**What is needed**
Go through the records and count the lines where the string "switch" occurs. Reply with the number only.

**The records**

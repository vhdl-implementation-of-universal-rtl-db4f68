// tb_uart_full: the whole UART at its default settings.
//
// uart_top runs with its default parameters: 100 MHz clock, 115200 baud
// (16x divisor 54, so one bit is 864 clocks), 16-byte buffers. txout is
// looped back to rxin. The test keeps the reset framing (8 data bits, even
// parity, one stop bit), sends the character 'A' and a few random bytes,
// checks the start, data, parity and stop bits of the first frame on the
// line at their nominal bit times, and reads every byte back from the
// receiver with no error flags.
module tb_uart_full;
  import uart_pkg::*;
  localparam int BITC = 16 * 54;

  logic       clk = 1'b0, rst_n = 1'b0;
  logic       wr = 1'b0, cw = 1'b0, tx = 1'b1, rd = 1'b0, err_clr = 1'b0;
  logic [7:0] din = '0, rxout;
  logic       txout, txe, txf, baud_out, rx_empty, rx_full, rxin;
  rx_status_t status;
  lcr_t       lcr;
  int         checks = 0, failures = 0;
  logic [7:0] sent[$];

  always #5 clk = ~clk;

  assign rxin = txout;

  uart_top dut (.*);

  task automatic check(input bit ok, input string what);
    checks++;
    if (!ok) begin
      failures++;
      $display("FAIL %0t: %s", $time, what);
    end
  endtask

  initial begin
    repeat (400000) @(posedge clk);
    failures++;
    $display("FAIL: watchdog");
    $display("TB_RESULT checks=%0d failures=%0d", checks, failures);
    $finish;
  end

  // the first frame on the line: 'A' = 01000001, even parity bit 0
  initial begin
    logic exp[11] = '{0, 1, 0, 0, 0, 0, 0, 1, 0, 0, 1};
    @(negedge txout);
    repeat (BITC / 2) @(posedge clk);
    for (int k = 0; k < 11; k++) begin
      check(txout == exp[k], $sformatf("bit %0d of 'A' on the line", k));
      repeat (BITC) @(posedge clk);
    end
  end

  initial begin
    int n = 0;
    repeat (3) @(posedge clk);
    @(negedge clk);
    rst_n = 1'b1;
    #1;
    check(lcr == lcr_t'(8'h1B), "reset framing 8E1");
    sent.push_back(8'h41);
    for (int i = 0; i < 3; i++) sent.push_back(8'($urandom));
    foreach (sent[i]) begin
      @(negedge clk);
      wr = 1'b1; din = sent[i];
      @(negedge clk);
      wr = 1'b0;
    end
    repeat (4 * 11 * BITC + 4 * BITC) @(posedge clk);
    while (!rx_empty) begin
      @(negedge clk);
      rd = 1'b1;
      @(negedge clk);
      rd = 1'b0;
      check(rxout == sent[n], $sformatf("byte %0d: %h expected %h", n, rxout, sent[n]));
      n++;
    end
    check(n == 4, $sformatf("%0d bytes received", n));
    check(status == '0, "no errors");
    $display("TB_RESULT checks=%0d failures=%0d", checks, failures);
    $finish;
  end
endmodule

--

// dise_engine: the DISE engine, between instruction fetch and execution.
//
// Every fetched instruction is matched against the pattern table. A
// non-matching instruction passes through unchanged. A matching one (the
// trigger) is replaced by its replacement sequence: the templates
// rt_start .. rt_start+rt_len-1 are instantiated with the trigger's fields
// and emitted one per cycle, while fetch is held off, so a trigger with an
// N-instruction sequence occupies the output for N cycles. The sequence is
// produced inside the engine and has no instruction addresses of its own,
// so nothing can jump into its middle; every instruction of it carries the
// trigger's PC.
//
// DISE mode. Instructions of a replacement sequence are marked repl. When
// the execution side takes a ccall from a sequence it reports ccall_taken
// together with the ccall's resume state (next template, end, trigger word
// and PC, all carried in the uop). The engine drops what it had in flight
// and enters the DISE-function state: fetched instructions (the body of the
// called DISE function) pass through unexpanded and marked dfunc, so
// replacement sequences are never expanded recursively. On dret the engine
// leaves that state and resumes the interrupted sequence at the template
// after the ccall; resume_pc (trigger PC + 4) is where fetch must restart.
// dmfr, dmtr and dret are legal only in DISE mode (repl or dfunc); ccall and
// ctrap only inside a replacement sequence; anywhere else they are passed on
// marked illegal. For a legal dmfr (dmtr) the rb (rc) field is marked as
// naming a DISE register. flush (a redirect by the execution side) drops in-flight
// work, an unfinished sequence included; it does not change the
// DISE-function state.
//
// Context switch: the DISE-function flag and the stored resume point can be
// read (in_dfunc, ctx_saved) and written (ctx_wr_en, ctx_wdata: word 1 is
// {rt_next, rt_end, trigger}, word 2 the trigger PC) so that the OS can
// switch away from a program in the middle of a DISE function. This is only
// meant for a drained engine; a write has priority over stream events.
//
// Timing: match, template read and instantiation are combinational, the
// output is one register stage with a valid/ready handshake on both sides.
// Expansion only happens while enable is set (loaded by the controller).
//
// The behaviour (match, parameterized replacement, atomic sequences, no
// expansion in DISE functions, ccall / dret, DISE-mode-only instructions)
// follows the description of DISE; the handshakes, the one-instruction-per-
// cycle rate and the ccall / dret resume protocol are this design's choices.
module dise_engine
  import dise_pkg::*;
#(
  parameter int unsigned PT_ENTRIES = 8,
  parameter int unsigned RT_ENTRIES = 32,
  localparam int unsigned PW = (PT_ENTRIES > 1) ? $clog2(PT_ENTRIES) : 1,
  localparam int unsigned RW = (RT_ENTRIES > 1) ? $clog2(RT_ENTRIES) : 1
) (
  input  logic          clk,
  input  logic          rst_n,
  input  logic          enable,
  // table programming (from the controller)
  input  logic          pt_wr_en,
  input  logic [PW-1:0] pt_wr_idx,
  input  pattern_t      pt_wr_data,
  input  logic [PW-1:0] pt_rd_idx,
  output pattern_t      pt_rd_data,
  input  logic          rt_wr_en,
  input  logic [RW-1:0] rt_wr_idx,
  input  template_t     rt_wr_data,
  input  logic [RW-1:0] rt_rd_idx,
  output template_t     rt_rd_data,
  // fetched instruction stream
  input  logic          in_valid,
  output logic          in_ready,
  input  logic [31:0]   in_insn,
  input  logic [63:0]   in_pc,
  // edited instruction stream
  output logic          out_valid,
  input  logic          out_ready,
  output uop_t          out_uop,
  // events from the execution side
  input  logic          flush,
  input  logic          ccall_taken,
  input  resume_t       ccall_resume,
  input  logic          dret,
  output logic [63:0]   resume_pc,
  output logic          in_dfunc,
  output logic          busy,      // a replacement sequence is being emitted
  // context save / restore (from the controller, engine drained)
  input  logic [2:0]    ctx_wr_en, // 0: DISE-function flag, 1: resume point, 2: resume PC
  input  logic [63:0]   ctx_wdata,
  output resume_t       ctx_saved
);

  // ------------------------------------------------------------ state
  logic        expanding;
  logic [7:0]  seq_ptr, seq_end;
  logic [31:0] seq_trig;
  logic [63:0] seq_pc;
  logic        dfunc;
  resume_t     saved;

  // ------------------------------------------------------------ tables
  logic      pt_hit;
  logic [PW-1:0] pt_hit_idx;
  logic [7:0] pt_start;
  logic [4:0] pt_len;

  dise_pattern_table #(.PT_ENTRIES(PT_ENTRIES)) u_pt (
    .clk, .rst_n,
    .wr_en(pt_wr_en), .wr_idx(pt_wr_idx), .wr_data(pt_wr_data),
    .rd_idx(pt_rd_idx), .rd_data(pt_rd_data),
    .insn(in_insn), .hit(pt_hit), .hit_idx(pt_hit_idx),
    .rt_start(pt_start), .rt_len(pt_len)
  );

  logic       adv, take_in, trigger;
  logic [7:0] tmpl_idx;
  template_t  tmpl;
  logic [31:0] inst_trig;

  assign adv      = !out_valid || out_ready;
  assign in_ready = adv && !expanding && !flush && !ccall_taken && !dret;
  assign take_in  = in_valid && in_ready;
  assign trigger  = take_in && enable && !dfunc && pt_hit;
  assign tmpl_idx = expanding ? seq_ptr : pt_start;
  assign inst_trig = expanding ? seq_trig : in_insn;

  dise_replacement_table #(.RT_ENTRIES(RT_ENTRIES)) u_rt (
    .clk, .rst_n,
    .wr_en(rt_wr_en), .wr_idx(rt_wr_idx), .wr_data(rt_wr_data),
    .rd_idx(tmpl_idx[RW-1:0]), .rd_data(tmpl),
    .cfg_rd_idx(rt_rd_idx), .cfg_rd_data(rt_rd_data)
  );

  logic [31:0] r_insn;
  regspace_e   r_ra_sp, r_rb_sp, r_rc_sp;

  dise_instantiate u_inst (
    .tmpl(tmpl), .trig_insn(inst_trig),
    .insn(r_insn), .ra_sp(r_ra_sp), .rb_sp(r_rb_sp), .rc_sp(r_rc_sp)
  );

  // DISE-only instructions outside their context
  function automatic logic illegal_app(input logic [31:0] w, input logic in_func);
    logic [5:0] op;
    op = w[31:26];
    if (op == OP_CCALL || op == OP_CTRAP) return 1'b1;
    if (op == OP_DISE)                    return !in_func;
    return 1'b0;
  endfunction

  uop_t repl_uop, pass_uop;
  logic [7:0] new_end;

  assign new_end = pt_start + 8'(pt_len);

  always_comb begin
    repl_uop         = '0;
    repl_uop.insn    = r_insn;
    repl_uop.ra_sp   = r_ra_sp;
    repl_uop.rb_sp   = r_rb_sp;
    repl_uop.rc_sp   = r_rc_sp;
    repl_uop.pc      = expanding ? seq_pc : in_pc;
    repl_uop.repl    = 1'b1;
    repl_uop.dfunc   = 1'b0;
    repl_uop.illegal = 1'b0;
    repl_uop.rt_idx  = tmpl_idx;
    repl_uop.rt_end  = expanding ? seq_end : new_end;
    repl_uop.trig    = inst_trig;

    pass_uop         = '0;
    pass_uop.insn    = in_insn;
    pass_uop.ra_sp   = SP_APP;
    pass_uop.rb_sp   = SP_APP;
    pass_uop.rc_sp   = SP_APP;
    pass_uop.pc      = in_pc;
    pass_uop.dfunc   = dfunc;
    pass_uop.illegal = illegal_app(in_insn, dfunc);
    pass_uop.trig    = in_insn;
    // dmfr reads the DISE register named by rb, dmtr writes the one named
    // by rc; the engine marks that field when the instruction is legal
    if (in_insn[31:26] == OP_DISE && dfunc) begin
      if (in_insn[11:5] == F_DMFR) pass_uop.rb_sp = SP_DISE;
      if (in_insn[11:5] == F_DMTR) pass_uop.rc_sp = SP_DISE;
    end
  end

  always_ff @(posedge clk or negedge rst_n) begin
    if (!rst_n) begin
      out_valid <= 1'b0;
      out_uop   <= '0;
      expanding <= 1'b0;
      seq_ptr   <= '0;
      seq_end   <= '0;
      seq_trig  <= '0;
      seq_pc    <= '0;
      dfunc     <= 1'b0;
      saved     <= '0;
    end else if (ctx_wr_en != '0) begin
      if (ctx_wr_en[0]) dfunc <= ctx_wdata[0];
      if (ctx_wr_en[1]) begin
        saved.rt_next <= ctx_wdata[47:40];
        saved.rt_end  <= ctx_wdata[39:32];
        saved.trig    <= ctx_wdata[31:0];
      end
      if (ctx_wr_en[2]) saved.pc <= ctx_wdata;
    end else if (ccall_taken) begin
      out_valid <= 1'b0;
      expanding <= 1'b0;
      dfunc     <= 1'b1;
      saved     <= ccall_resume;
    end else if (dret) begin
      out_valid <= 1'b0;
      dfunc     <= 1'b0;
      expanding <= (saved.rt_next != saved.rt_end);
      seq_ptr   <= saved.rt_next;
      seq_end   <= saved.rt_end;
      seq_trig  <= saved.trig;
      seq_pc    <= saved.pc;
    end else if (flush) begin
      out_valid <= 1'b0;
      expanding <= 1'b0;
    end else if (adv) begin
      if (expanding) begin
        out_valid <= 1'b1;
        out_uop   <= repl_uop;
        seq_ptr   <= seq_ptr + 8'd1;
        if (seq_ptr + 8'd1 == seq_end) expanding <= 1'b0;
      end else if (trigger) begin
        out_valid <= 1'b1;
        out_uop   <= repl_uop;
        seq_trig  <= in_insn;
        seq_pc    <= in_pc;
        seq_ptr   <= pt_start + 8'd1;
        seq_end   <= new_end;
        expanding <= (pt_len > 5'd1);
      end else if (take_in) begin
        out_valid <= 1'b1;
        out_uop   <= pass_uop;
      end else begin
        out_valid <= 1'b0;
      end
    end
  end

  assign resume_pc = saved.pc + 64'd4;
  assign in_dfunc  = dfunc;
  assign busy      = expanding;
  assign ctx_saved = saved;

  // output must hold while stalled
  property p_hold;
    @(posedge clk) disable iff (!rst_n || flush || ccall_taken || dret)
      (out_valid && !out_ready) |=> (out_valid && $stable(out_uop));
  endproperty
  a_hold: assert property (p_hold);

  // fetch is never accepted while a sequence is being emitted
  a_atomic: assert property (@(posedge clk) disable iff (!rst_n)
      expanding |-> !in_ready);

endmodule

**Exercise solution**
2